§ **Assignment**
Can you return the records below exactly as they stand, but only from the first line through the one with "the select has"?
[[ Data open ]]
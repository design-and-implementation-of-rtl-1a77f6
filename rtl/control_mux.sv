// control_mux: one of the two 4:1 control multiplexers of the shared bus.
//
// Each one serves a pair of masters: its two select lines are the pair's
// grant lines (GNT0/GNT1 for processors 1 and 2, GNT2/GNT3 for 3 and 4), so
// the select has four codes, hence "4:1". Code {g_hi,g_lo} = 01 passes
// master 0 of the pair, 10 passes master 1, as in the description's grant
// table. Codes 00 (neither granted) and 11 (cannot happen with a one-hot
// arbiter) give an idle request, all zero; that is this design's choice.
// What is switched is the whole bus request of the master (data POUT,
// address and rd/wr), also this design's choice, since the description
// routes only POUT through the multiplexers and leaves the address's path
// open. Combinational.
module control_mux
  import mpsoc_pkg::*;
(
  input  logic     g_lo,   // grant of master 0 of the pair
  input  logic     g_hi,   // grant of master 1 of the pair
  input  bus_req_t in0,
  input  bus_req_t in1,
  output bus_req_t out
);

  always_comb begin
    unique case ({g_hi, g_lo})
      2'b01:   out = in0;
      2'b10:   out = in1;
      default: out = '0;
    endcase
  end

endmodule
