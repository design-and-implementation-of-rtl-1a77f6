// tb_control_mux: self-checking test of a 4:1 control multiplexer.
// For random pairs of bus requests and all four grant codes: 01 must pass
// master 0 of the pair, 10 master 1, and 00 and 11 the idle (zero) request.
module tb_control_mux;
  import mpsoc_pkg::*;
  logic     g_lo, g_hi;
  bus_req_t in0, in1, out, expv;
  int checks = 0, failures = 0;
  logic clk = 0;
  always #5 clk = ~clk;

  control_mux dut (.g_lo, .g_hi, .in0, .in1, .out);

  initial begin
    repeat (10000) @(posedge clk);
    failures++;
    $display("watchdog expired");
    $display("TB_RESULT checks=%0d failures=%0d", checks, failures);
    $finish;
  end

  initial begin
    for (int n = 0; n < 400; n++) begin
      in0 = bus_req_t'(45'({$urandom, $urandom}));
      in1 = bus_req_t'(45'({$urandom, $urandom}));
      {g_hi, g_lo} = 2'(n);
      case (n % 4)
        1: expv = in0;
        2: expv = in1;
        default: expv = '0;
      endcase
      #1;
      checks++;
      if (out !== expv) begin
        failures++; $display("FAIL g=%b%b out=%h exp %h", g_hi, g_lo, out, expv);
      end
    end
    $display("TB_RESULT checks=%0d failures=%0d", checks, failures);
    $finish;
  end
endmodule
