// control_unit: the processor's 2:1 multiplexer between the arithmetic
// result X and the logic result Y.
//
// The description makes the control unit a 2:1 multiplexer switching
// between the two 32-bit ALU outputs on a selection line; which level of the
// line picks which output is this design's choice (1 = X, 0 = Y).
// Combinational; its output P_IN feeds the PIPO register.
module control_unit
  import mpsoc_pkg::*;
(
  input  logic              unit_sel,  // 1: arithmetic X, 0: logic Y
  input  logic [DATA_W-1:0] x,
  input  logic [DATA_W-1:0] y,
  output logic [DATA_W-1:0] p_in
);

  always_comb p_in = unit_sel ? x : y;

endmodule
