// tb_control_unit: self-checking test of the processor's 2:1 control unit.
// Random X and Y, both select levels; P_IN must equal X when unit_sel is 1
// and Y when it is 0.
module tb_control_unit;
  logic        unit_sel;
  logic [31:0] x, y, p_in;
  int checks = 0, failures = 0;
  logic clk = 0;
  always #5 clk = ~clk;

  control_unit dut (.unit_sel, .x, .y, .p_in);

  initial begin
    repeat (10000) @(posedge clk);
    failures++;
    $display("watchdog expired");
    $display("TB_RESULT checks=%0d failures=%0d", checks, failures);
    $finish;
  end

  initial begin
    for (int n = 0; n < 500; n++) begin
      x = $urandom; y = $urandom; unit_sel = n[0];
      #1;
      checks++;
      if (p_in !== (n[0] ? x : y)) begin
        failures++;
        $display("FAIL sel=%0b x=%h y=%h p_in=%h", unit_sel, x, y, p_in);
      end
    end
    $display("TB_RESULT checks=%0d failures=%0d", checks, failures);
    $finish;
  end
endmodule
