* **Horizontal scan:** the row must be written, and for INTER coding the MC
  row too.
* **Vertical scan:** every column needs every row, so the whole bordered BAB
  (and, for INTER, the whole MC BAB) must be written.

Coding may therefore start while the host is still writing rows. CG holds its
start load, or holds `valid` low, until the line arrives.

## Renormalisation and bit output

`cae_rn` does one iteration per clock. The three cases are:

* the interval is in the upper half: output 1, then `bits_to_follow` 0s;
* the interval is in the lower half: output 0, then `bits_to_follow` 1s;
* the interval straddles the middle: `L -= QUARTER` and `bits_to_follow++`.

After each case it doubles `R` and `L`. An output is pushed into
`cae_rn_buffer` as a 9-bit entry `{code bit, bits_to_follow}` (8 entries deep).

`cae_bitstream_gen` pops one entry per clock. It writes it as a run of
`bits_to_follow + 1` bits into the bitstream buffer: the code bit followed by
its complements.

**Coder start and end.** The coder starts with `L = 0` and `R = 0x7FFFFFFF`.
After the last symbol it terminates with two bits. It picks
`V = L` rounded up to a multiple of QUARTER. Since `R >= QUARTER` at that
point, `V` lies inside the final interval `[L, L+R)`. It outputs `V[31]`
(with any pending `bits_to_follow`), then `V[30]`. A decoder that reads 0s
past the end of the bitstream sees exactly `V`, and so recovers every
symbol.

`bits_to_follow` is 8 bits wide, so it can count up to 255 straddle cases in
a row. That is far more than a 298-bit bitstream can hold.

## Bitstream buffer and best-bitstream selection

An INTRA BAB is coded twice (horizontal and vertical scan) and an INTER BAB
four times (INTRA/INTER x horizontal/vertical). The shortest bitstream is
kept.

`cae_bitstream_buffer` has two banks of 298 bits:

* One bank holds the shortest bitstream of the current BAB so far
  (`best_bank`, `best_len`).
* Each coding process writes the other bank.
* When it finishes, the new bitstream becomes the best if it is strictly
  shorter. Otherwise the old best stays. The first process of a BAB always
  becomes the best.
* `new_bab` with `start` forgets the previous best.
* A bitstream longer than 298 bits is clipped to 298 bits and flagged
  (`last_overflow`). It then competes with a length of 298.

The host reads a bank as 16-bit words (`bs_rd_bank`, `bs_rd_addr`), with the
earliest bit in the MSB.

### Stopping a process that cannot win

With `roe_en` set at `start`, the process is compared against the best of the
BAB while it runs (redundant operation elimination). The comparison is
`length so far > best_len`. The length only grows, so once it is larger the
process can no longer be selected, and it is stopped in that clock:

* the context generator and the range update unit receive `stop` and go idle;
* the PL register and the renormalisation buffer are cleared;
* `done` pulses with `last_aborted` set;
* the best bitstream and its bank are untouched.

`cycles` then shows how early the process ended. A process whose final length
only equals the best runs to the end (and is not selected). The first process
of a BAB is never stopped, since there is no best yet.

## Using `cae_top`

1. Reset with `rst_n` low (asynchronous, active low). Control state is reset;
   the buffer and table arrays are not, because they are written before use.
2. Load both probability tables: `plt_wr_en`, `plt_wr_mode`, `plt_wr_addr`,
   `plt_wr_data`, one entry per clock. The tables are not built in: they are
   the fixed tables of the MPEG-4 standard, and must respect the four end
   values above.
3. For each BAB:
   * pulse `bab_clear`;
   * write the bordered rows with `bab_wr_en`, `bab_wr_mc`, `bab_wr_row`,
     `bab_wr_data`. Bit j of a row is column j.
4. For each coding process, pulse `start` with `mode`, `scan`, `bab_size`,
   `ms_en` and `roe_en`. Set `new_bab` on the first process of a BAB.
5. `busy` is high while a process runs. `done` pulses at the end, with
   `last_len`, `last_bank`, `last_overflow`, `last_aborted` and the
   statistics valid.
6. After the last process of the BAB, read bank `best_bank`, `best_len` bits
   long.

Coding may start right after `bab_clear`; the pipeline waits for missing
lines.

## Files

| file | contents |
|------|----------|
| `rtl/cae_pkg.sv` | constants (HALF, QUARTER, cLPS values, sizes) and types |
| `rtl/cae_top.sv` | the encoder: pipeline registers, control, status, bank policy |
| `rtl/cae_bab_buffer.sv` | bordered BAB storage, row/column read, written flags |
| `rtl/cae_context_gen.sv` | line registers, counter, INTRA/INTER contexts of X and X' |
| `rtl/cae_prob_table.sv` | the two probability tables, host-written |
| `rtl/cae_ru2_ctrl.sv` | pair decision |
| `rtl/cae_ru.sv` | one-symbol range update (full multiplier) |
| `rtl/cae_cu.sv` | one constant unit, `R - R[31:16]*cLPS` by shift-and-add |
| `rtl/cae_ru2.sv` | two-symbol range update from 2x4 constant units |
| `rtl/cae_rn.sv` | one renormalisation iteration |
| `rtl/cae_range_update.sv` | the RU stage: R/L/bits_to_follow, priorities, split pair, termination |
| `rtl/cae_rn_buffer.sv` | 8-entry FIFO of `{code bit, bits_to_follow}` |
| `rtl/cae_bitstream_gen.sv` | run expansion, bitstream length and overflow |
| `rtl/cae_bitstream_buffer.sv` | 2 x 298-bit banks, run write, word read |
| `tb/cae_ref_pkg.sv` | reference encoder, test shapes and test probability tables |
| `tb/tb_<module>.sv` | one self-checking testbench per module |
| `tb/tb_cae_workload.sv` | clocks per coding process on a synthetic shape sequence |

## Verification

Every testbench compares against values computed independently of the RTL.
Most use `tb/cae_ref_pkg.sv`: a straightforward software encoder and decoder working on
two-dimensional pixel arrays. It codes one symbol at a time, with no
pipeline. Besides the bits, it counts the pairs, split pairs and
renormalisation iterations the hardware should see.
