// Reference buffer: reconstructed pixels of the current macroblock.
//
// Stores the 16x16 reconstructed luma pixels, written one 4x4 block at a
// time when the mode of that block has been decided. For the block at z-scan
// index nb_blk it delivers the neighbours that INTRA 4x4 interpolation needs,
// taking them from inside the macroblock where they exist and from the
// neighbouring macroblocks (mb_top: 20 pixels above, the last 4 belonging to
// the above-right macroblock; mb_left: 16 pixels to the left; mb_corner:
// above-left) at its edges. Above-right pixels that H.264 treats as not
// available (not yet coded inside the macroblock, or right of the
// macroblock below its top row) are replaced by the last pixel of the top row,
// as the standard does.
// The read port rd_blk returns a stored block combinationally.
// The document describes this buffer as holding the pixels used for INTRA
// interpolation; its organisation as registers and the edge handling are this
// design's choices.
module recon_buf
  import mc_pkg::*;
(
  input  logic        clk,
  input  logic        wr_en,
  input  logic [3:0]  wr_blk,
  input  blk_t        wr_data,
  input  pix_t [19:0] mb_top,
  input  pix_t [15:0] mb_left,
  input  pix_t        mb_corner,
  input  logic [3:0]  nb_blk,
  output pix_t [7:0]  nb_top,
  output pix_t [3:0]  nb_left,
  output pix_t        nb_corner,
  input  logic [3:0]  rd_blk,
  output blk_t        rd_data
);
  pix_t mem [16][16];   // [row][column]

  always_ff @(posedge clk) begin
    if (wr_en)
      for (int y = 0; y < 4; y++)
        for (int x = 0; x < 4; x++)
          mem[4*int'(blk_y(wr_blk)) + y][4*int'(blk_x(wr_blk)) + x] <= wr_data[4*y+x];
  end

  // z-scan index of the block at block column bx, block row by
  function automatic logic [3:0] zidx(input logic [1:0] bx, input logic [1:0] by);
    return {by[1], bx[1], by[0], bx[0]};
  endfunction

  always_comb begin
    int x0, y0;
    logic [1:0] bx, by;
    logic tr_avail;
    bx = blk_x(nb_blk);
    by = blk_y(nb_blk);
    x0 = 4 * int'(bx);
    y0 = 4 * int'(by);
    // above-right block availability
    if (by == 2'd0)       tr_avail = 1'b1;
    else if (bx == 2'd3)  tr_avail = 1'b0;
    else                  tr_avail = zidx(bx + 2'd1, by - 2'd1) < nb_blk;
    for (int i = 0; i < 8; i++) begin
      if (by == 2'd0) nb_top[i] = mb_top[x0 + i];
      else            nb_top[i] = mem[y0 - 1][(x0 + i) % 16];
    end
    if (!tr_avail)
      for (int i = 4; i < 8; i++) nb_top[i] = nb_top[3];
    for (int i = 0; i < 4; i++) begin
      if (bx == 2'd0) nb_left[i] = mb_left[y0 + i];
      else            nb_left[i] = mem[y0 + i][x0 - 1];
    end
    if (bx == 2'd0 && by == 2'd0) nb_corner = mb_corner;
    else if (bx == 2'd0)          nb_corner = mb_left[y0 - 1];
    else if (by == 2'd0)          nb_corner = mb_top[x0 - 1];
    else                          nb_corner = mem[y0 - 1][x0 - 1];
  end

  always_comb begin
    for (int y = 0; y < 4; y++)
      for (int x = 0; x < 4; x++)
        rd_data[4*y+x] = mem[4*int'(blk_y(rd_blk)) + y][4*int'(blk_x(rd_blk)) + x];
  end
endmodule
[[ Data closed ]]
§ **Solution**
repository design-and-implementation-of-rtl-1a77f6
filename rtl/control_mux.sv
// control_mux: one of the two 4:1 control multiplexers of the shared bus.
//
// Each one serves a pair of masters: its two select lines are the pair's
// grant lines (GNT0/GNT1 for processors 1 and 2, GNT2/GNT3 for 3 and 4), so
// the select has four codes, hence "4:1". Code {g_hi,g_lo} = 01 passes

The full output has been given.